Note For the purposes of the demonstration, I am working with Reporting Services 2008 SP1 running in Native mode on my local system. In Reporting Services, I am a member of the System Administrator server role and a Content Manager in the Home directory.

The first step is to create a subscription associated with a report. This subscription should never run on its own so you’ll assign it a run-once schedule set to end on a date in the past.

In my demo, I’m using a report-specific schedule. I’ve read a blog suggesting the use of a shared schedule but my concern is that when I fire the event in my code, any subscription tied to that schedule will run. You can use either type of schedule just be aware of the consequences.

1. Open Report Manager and locate the report. In my demonstration, this is a report called Blank Report in the Demo Reports folder located under Home.

2. Setup subscription with a subscription-specific schedule set to run once with a start and end date set to a day in the past.

Next, you need to assign the permissions required to call the FireEvent method. In my local instance of Reporting Services, I am a member of the System Administrator server role but even this role doesn’t have the required permission by default.

To assign the permission you have two options, you can modify an existing server role or create a new one. To keep my system standard, I created a new one with just that permission and then assign myself membership in that new server role:

1. Open SQL Server Management Studio and connect to your instance of Reporting Services.

2. Expand the Security folder, right-click the Server Roles child folder, and select New Server Role to launch the New Server Role dialog.

3. Assign the role an appropriate name (and description) and select the Generate events task.

4. Click OK to create the role and close the dialog.

5. Return to Report Manager.

6. Open Site Settings and then the Security page.

7. Assign yourself membership in your new server role.

With the subscription and security in place, now it’s time to start programming. As I said earlier, the customer’s goal is to tie this all into an ETL layer that’s written using SQL Server Integration Services. So, for this demonstration, I create a package, add a script task, and enter the required code:

1. Launch the SQL Server Business Intelligence Development Studio and create a new Integration Services package.

2. Drag a Script task from the toolbar to the control flow.

3. Open the Script task, select an appropriate language—VB.NET in my example—and then click the Edit Script… button to launch the Visual Studio Tools for Applications environment.

4. From the Project menu, select Add Web Reference to launch the Add Web Reference dialog.

5. For the URL, enter the path to Reporting Services web service’s ReportService2005 endpoint. On my local system, this is https://localhost/reportserver/reportservice2005.asmx?wsdl.

6. Clicking Go retrieves the metadata for the web service endpoint which populates the dialog. Modify the web reference name as appropriate – I chose rs for my web reference name—and then click Add Reference to add the reference to your project.

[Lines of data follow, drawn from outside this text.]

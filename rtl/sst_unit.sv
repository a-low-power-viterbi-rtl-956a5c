// sst_unit: scarce-state-transition front end of the decoder.
//
// The hard decisions of the received soft symbols r are pre-decoded to an
// estimate i of the information bits, i is re-encoded to a code sequence z,
// and every 3-bit soft value whose re-encoded bit is 1 is inverted:
// y = r XOR {3{z}}.  On a clean channel y is all zero, so the Viterbi decoder
// behind it sees an almost all-zero input and its state register contents
// rarely change; the decoder then estimates the error n in i, and the final
// output is o = i XOR n (see sst_output).
//
// Interface: r[k] (k=0 earliest of the STEPS symbols in a clock) is taken
// when in_valid is high.  y, i and y_valid are registered: they appear one
// clock after the input.  Reset is active low and synchronous.  The
// algorithm and the soft-value inversion follow the document; the output
// register and the valid flag are this design's choices.
module sst_unit
  import vd_pkg::*;
#(
  parameter int unsigned STEPS_P = STEPS
) (
  input  logic                   clk,
  input  logic                   rst_n,
  input  logic                   in_valid,
  input  sym_t [STEPS_P-1:0]     r,
  output logic                   y_valid,
  output sym_t [STEPS_P-1:0]     y,
  output logic [STEPS_P-1:0]     i
);

  cw_t  [STEPS_P-1:0] hard;
  cw_t  [STEPS_P-1:0] z;
  logic [STEPS_P-1:0] i_pre;
  sym_t [STEPS_P-1:0] y_d;

  always_comb begin
    for (int k = 0; k < int'(STEPS_P); k++)
      for (int b = 0; b < int'(NOUT); b++)
        hard[k][b] = r[k][b][SOFT_W-1];
  end

  pre_decoder #(.STEPS_P(STEPS_P)) u_pre (
    .clk, .rst_n, .en(in_valid), .h(hard), .i(i_pre)
  );

  re_encoder #(.STEPS_P(STEPS_P)) u_reenc (
    .clk, .rst_n, .en(in_valid), .u(i_pre), .c(z)
  );

  always_comb begin
    for (int k = 0; k < int'(STEPS_P); k++)
      for (int b = 0; b < int'(NOUT); b++)
        y_d[k][b] = r[k][b] ^ {SOFT_W{z[k][b]}};
  end

  always_ff @(posedge clk) begin
    if (!rst_n) begin
      y_valid <= 1'b0;
      y       <= '0;
      i       <= '0;
    end else begin
      y_valid <= in_valid;
      if (in_valid) begin
        y <= y_d;
        i <= i_pre;
      end
    end
  end

endmodule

7. With the web reference in place, you can now enter your code. For my demonstration, I modified Sub Main as follows:

   Public Sub Main()

     Dim MyRs As New rs.ReportingService2005()

     MyRs.Credentials = System.Net.CredentialCache.DefaultCredentials

     Dim MySubs As rs.Subscription() = _

      MyRs.ListSubscriptions("/Demo Reports/Blank Report", Nothing)

     Dim MySub As rs.Subscription = MySubs(0)

     MyRs.FireEvent(MySub.EventType, MySub.SubscriptionID)

   Dts.TaskResult = ScriptResults.Success

   End Sub

 

Let me pick apart this code a bit. I first declare a new object, MyRs, which represents the web service interface. I establish my identity with the interface leveraging my active Windows credentials.

 Then I open the collection of subscriptions associated with my report, /Demo Reports/Blank Report. I then grab the one subscription tied to my report and fire the event associated with it before completing the routine.

So, how do I know the subscription I want is the one with an index of 0 in the subscriptions collection? Well, in my example, there is only one subscription. In the real world, you’ll need to look at the subscription’s properties or some other mechanism to determine which one to fire.